This repo uses openai embeddings and the pinecone vector database to generate and query embeddings from a VTT file.
The purpose of this repo was to implement semantic search to provide an extra resource in understanding Andrej Karpathy's latest video: Let's build GPT, however it is general enough to use for any transcript.
shoutout to miguel's yt-whisper library for helping with the youtube
transcription. The data/
in this repo was generated using the small
model.
pip install -r requirements.txt
cp .env.sample .env
you'll need an API keys from openai & pinecone
OPENAI_KEY=***
PINECONE_KEY=***
PINECONE_ENVIRONMENT=***
(Optional)
Head over to pinecone and create an index with dimension 1536
the data in this repo was generated from Let's build GPT using yt-whisper
/data/karpathy.vtt
- contains the raw VTT file/data/karpathy_embeddings.csv
- contains the dataframe with the embeddings. you can use this file to directly seed your pinecone index
this will save an embedding csv file as {file_name}_embeddings.csv
python embed_vtt.py generate --vtt-file="data/karpathy.vtt"
python embed_vtt.py upload --csv-embedding-file="data/karpathy_embeddings.csv"

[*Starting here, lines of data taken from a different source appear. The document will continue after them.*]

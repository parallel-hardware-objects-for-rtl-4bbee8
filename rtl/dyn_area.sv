// dyn_area: the dynamic (partially reconfigurable) area of the audio system,
// with the signals that cross its boundary (the bus macros on an FPGA).
//
// The area holds at most one of the four effect objects at a time. Object
// k (k = 0..3) has object number k+1 and kind HP, LP, DIST, ECHO in that
// order. Partial reconfiguration itself cannot be written as RTL, so all four
// objects are present and the configuration is modelled by their resets:
// only the loaded object is out of reset. A load pulse (object number on
// obj) marks the end of a reconfiguration; the object comes out of reset one
// clock later and starts from a fresh state, as a newly written bitstream
// would, then restores its context itself. unload empties the area. While the
// area is empty or its object is in reset, all outputs towards the matrix are
// idle and stopped reads high.
//
// Towards the matrix the area has one write port and two read ports: data
// and context, both addressed by the loaded object's number.
module dyn_area
  import hwo_pkg::*;
#(
  parameter int N_OBJ = 4,
  parameter int DELAY = 16
) (
  input  logic    clk,
  input  logic    rst_n,
  // from the scheduler
  input  logic    load,
  input  logic    unload,
  input  obj_t    obj,
  input  logic    stop,
  output logic    stopped,
  output obj_t    loaded_obj,    // OBJ_NONE when empty
  output logic    running,
  input  addr_t   target [N_OBJ],
  // matrix read ports
  output addr_t   rd_addr,
  input  logic    rd_valid,
  input  stereo_t rd_data,
  output logic    rd_ready,
  output addr_t   ctx_rd_addr,
  input  logic    ctx_valid,
  input  stereo_t ctx_data,
  output logic    ctx_ready,
  // matrix write port
  output logic    wr_valid,
  output addr_t   wr_addr,
  output stereo_t wr_data,
  input  logic    wr_ready
);
  obj_t cur;
  logic [N_OBJ-1:0] obj_rst_n;

  always_ff @(posedge clk or negedge rst_n) begin
    if (!rst_n) begin
      cur       <= OBJ_NONE;
      obj_rst_n <= '0;
    end else begin
      if (load)        cur <= obj;
      else if (unload) cur <= OBJ_NONE;
      for (int k = 0; k < N_OBJ; k++)
        obj_rst_n[k] <= !load && !unload && (cur == obj_t'(k + 1));
    end
  end

  assign loaded_obj  = cur;
  assign rd_addr     = data_addr(cur);
  assign ctx_rd_addr = ctx_addr(cur);

  logic    o_stopped [N_OBJ];
  logic    o_running [N_OBJ];
  logic    o_rd_ready[N_OBJ];
  logic    o_ctx_ready[N_OBJ];
  logic    o_wr_valid[N_OBJ];
  addr_t   o_wr_addr [N_OBJ];
  stereo_t o_wr_data [N_OBJ];

  for (genvar k = 0; k < N_OBJ; k++) begin : g_obj
    logic sel;
    assign sel = obj_rst_n[k];
    hw_object #(.KIND(fx_kind_e'(k)), .DELAY(DELAY)) u_obj (
      .clk,
      .obj_rst_n(obj_rst_n[k]),
      .own      (obj_t'(k + 1)),
      .target   (target[k]),
      .stop     (stop),
      .stopped  (o_stopped[k]),
      .running  (o_running[k]),
      .rd_valid (rd_valid && sel),
      .rd_data  (rd_data),
      .rd_ready (o_rd_ready[k]),
      .ctx_valid(ctx_valid && sel),
      .ctx_data (ctx_data),
      .ctx_ready(o_ctx_ready[k]),
      .wr_valid (o_wr_valid[k]),
      .wr_addr  (o_wr_addr[k]),
      .wr_data  (o_wr_data[k]),
      .wr_ready (wr_ready && sel)
    );
  end

  always_comb begin
    stopped   = 1'b1;
    running   = 1'b0;
    rd_ready  = 1'b0;
    ctx_ready = 1'b0;
    wr_valid  = 1'b0;
    wr_addr   = '0;
    wr_data   = '0;
    for (int k = 0; k < N_OBJ; k++) begin
      if (obj_rst_n[k]) begin
        stopped   = o_stopped[k];
        running   = o_running[k];
        rd_ready  = o_rd_ready[k];
        ctx_ready = o_ctx_ready[k];
        wr_valid  = o_wr_valid[k];
        wr_addr   = o_wr_addr[k];
        wr_data   = o_wr_data[k];
      end
    end
  end
endmodule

python embed_vtt.py query --text="the usefulness of trill tensors"
sample output
0.81: But let me talk through it. It uses softmax. So trill here is this matrix, lower triangular ones. 00:54:52.240-00:55:01.440
0.81: but torches this function called trill, which is short for a triangular, something like that. 00:48:48.960-00:48:55.920
0.80: which is a very thin wrapper around basically a tensor of shape vocab size by vocab size. 00:23:17.920-00:23:23.280
0.79: I'm creating this trill variable. Trill is not a parameter of the module. So in sort of pytorch 01:19:36.880-01:19:42.160
0.79: does that. And I'm going to start to use the PyTorch library, and specifically the Torch.tensor 00:12:54.320-00:12:59.200
This script is open-source and licensed under the MIT License.